INSTRUCTIONS TO FOLLOW –
The answer must consist of every line below that contains the word "point".
** Opening STUDY MATERIAL block **
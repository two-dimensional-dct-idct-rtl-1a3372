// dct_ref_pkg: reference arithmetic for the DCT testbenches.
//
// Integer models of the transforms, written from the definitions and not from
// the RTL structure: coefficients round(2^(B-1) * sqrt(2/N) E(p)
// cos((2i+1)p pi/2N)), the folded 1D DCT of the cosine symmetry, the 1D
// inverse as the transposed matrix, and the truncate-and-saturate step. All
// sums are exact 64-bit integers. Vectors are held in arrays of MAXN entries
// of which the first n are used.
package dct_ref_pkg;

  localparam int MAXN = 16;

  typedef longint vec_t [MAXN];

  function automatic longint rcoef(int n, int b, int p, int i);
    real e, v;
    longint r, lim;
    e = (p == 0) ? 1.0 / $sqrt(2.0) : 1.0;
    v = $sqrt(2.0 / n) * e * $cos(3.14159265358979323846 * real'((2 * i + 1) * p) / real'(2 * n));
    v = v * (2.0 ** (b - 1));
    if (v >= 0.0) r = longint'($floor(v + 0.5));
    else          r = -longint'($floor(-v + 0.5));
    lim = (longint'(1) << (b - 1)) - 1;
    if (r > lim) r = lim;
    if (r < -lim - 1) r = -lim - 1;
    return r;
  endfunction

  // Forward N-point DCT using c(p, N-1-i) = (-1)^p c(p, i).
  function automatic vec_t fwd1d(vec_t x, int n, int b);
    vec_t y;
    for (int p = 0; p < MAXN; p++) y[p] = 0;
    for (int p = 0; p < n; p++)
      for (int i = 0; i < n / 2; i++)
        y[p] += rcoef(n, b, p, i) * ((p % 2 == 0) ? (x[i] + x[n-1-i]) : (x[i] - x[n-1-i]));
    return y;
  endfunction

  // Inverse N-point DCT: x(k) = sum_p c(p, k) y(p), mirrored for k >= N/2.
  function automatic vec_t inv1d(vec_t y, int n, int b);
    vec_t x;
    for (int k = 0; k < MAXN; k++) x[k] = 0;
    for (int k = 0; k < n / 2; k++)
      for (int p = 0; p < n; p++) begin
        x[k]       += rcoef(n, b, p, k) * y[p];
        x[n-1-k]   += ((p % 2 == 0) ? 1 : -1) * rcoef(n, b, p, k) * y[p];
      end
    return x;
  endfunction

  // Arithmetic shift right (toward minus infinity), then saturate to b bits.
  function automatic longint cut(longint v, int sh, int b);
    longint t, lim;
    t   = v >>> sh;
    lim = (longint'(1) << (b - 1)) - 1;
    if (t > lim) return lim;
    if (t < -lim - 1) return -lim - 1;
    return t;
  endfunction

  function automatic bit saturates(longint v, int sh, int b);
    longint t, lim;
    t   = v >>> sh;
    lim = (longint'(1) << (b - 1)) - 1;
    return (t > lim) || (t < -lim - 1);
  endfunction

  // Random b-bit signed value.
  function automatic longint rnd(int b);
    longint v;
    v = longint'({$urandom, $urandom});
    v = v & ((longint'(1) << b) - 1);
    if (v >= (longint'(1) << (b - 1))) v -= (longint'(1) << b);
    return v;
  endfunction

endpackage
** Closing STUDY MATERIAL block **
TASK OUTPUT –
  // Forward N-point DCT using c(p, N-1-i) = (-1)^p c(p, i).
  // Inverse N-point DCT: x(k) = sum_p c(p, k) y(p), mirrored for k >= N/2.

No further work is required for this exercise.